## Data
# # # #

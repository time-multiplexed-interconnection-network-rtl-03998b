// tm_fpga_k_env: self-running test environment for a 2x2 time-multiplexed
// FPGA with K microcycles per user cycle (K >= 2), used by tb_tm_fpga_k.
//
// Up to three nets share one eastbound wire w1 (track 0 from SB(0,0)):
//   microcycle 1: net A from input pad pad_in_w[0][0];
//   microcycle 2: net B from input pad pad_in_s[0][1] (a turn);
//   microcycle 3 (K >= 3): net C = NOT A, computed by logic block (0,0) from
//   its pin 0, which took A from w1 in microcycle 1 and latched it.
// After its last net the wire's switch latches. Logic block (1,0) takes B on
// pin 0 in microcycle 2 and C on pin 6 in microcycle 3, and passes both to
// north-edge pads; logic block (0,0) passes its pin 0 to a north pad too.
// Every microcycle the wire and the three pins are compared with the values
// the nets must have. done rises when the run is over; checks/failures count
// the comparisons; nets_shared counts user cycles in which the wire carried
// min(K,3) nets with at least two different values.
module tm_fpga_k_env
  import tm_pkg::*;
#(
  parameter int unsigned K = 2
) (
  input  logic clk_f,
  output logic done,
  output int   checks,
  output int   failures,
  output int   nets_shared
);
  localparam int T = 24;
  localparam int NX = 2, NY = 2;
  localparam int CW = $clog2(K);

  logic rst;
  cfg_t cfg;
  logic [T-1:0] pin_w [NY+1], pin_e [NY+1], pin_s [NX+1], pin_n [NX+1];
  logic [T-1:0] pout_w [NY+1], pout_e [NY+1], pout_s [NX+1], pout_n [NX+1];
  logic [CW-1:0] mcycle;
  logic          ucyc_end, err;

  tm_fpga #(.K(K), .NX(NX), .NY(NY)) dut (
    .clk_f, .rst, .cfg,
    .pad_in_w(pin_w), .pad_in_e(pin_e), .pad_in_s(pin_s), .pad_in_n(pin_n),
    .pad_out_w(pout_w), .pad_out_e(pout_e), .pad_out_s(pout_s), .pad_out_n(pout_n),
    .mcycle, .ucyc_end, .err);

  task automatic write(cfg_target_e tgt, int x, int y, int idx, int ctx, logic [23:0] d);
    cfg = '0;
    cfg.we = 1'b1; cfg.target = tgt; cfg.x = 8'(x); cfg.y = 8'(y);
    cfg.idx = 8'(idx); cfg.ctx = 4'(ctx); cfg.data = d;
    @(negedge clk_f);
    cfg = '0;
  endtask

  function automatic logic [23:0] sb_word(int m);
    if (m == 4) return 24'b10000;
    return 24'((1 << (m % 2)) | (1 << (2 + m / 2)));
  endfunction
  function automatic logic [23:0] cb_word(int m);
    if (m == 8) return 24'b1000000;
    return 24'((1 << (m % 4)) | (1 << (4 + m / 4)));
  endfunction

  task automatic check(bit cond, string what, int c, int k);
    checks++;
    if (!cond) begin
      failures++;
      $display("K=%0d cycle %0d microcycle %0d: %s", K, c, k + 1, what);
    end
  endtask

  initial begin
    logic a, b, a_prev, b_prev, exp_wire;
    bit primed;
    done = 0; checks = 0; failures = 0; nets_shared = 0;
    rst = 1; cfg = '0;
    for (int j = 0; j <= NY; j++) begin pin_e[j] = '0; pin_w[j] = '0; end
    for (int i = 0; i <= NX; i++) begin pin_n[i] = '0; pin_s[i] = '0; end
    repeat (2) @(negedge clk_f);
    rst = 0;
    // Wire w1 contexts.
    for (int k = 0; k < int'(K); k++)
      write(CFG_SB, 0, 0, 0, k, sb_word(k == 0 ? 0 : k == 1 ? 1 : k == 2 ? 3 : 4));
    // Pins.
    for (int k = 0; k < int'(K); k++) begin
      write(CFG_CB, 0, 0, 0, k, cb_word(k == 0 ? 0 : 8));
      write(CFG_CB, 1, 0, 0, k, cb_word(k == 1 ? 0 : 8));
      write(CFG_CB, 1, 0, 6, k, cb_word(k == 2 ? 7 : 8));
    end
    // LB(0,0): BLE0 = NOT pin0 (net C), BLE2 = pin0.
    write(CFG_LB, 0, 0, 0, 0, 24'h5555);
    write(CFG_LB, 0, 0, 1, 0, 24'h0);
    write(CFG_LB, 0, 0, 4, 0, 24'hAAAA);
    write(CFG_LB, 0, 0, 5, 0, 24'h0);
    // LB(1,0): BLE0 = pin0, BLE1 = pin6.
    write(CFG_LB, 1, 0, 0, 0, 24'hAAAA);
    write(CFG_LB, 1, 0, 1, 0, 24'h0);
    write(CFG_LB, 1, 0, 2, 0, 24'hAAAA);
    write(CFG_LB, 1, 0, 3, 0, {3'b0, 1'b0, 5'd6, 5'd6, 5'd6, 5'd6});
    // Outputs north: SB(0,0) track 2 (BLE2), SB(1,0) tracks 0 and 1.
    for (int k = 0; k < int'(K); k++) begin
      write(CFG_SB, 0, 0, 2 * T + 2, k, sb_word(3));
      write(CFG_SB, 1, 0, 2 * T + 0, k, sb_word(3));
      write(CFG_SB, 1, 0, 2 * T + 1, k, sb_word(3));
    end

    primed = 0; a_prev = 0; b_prev = 0;
    while (mcycle != 0) @(negedge clk_f);
    for (int c = 0; c < 24; c++) begin
      a = 1'($urandom); b = (c % 2 == 0) ? a : ~a;
      pin_w[0][0] = a; pin_s[0][1] = b;
      for (int k = 0; k < int'(K); k++) begin
        #1;
        check(mcycle == CW'(k), "counter", c, k);
        exp_wire = (k == 0) ? a : (k == 1 || K == 2) ? b : ~a;
        check(pout_e[0][0] == exp_wire, "shared wire", c, k);
        check(pout_n[0][2] == a, "LB(0,0) pin 0", c, k);
        if (primed || k >= 1)
          check(pout_n[1][0] == ((k >= 1) ? b : b_prev), "LB(1,0) pin 0", c, k);
        if (K >= 3 && (primed || k >= 2))
          check(pout_n[1][1] == ((k >= 2) ? ~a : ~a_prev), "LB(1,0) pin 6", c, k);
        check(!err, "short", c, k);
        @(negedge clk_f);
      end
      if (a != b || K >= 3) nets_shared++;
      a_prev = a; b_prev = b; primed = 1;
    end
    done = 1;
  end
endmodule
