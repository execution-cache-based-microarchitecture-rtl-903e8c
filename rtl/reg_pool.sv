// reg_pool: one architected register of the queue register file.
//
// Each architected register owns a small circular queue of NPHYS physical
// registers.  Renaming never leaves the pool: the k-th write after a trace
// start goes to logical slot k (mod NPHYS), so the renaming of a trace is the
// same every time the trace starts with IDX = 0, and renaming bits recorded in
// the execution cache stay valid for every later execution of the trace.
//
// Every physical entry p holds a value, a POS tag (its logical position in the
// queue), a V bit (value has been written back) and an S bit (value is
// speculative, i.e. its producer has not retired).  All accesses are by
// logical tag: the entry whose POS equals the tag is selected, so the queue can
// be "rotated" without moving data.  IDX is the logical position of the most
// recently allocated entry.  At the end of a trace, the checkpoint XORs every
// POS with IDX: the entry that holds the newest value gets POS = 0 and IDX
// returns to 0, which is the state every trace expects at its start.
//
// Interface (all updates on the rising clock edge, reads are combinational):
//   alloc_en/alloc_tag  mark a logical slot as the destination of a new
//                       instruction: S set, V cleared, IDX moved to the tag.
//                       Several slots may be allocated in one cycle; the last
//                       enabled one becomes IDX.
//   wb_en/wb_tag/wb_data  write a result, set V.
//   rt_en/rt_tag        retire the producer of a slot: S cleared, the slot
//                       becomes the last committed value.
//   rollback            mispredict/interrupt: IDX returns to the last committed
//                       slot and all S bits are cleared (every in-flight
//                       instruction is squashed).
//   checkpoint          POS ^= IDX for every entry, IDX and committed index
//                       return to 0.
//   tag_free[t]         logical slot t may be allocated: its S bit is clear
//                       and it is not the last committed value.
//
// Follows the published structure: circular queue, POS tags initialised to
// 0..N-1, V/S bits, IDX incremented per write, XOR checkpoint, rollback to the
// last committed value.  Own choices: the committed slot is never handed out
// again (this keeps the "at least one committed value" rule), a rollback
// squashes all in-flight writers of the register, and the reset value is 0
// with V set.
module reg_pool #(
  parameter int NPHYS = 4,
  parameter int XLEN  = 64,
  parameter int NA    = 8,   // allocation slots per cycle
  parameter int NWB   = 8,   // write-back ports
  parameter int NRT   = 8,   // retire ports
  localparam int TW   = (NPHYS > 1) ? $clog2(NPHYS) : 1
) (
  input  logic                     clk,
  input  logic                     rst_n,
  input  logic [NA-1:0]            alloc_en,
  input  logic [NA-1:0][TW-1:0]    alloc_tag,
  input  logic [NWB-1:0]           wb_en,
  input  logic [NWB-1:0][TW-1:0]   wb_tag,
  input  logic [NWB-1:0][XLEN-1:0] wb_data,
  input  logic [NRT-1:0]           rt_en,
  input  logic [NRT-1:0][TW-1:0]   rt_tag,
  input  logic                     rollback,
  input  logic                     checkpoint,
  output logic [TW-1:0]            idx,
  output logic [TW-1:0]            cidx,
  output logic [NPHYS-1:0]         tag_free,
  output logic [NPHYS-1:0][XLEN-1:0] val_by_tag,
  output logic [NPHYS-1:0]         v_by_tag,
  output logic [NPHYS-1:0]         s_by_tag,
  output logic [NPHYS-1:0][TW-1:0] pos_q
);
  logic [NPHYS-1:0][XLEN-1:0] val_q;
  logic [NPHYS-1:0]           v_q, s_q;
  logic [TW-1:0]              idx_q, cidx_q;

  // logical tag -> one-hot physical entry ("Select Physical Register")
  logic [NPHYS-1:0][NPHYS-1:0] sel;
  always_comb begin
    for (int t = 0; t < NPHYS; t++)
      for (int p = 0; p < NPHYS; p++)
        sel[t][p] = (pos_q[p] == TW'(t));
  end

  always_comb begin
    for (int t = 0; t < NPHYS; t++) begin
      val_by_tag[t] = '0;
      v_by_tag[t]   = 1'b0;
      s_by_tag[t]   = 1'b0;
      for (int p = 0; p < NPHYS; p++)
        if (sel[t][p]) begin
          val_by_tag[t] = val_q[p];
          v_by_tag[t]   = v_q[p];
          s_by_tag[t]   = s_q[p];
        end
      tag_free[t] = !s_by_tag[t] && (TW'(t) != cidx_q);
    end
  end

  assign idx  = idx_q;
  assign cidx = cidx_q;

  always_ff @(posedge clk or negedge rst_n) begin
    if (!rst_n) begin
      for (int p = 0; p < NPHYS; p++) begin
        pos_q[p] <= TW'(p);
        val_q[p] <= '0;
      end
      v_q    <= '1;
      s_q    <= '0;
      idx_q  <= '0;
      cidx_q <= '0;
    end else if (rollback) begin
      idx_q <= cidx_q;
      s_q   <= '0;
      // squashed writers will never write back: their slots read as stale
      for (int p = 0; p < NPHYS; p++)
        if (s_q[p]) v_q[p] <= 1'b1;
    end else if (checkpoint) begin
      for (int p = 0; p < NPHYS; p++)
        pos_q[p] <= pos_q[p] ^ idx_q;
      idx_q  <= '0;
      cidx_q <= cidx_q ^ idx_q;
    end else begin
      for (int a = 0; a < NA; a++)
        if (alloc_en[a]) begin
          idx_q <= alloc_tag[a];
          for (int p = 0; p < NPHYS; p++)
            if (sel[alloc_tag[a]][p]) begin
              s_q[p] <= 1'b1;
              v_q[p] <= 1'b0;
            end
        end
      for (int w = 0; w < NWB; w++)
        if (wb_en[w])
          for (int p = 0; p < NPHYS; p++)
            if (sel[wb_tag[w]][p]) begin
              val_q[p] <= wb_data[w];
              v_q[p]   <= 1'b1;
            end
      for (int r = 0; r < NRT; r++)
        if (rt_en[r]) begin
          cidx_q <= rt_tag[r];
          for (int p = 0; p < NPHYS; p++)
            if (sel[rt_tag[r]][p]) s_q[p] <= 1'b0;
        end
    end
  end

endmodule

# # # #

## Work to complete
The required output is the exact run of lines from the beginning of the listing above to the line that contains "block (0,0) from", inclusive of both.

## Answer to this exercise
repository time-multiplexed-interconnection-network-rtl-03998b
// tm_fpga_k_env: self-running test environment for a 2x2 time-multiplexed
// FPGA with K microcycles per user cycle (K >= 2), used by tb_tm_fpga_k.
//
// Up to three nets share one eastbound wire w1 (track 0 from SB(0,0)):
//   microcycle 1: net A from input pad pad_in_w[0][0];
//   microcycle 2: net B from input pad pad_in_s[0][1] (a turn);
//   microcycle 3 (K >= 3): net C = NOT A, computed by logic block (0,0) from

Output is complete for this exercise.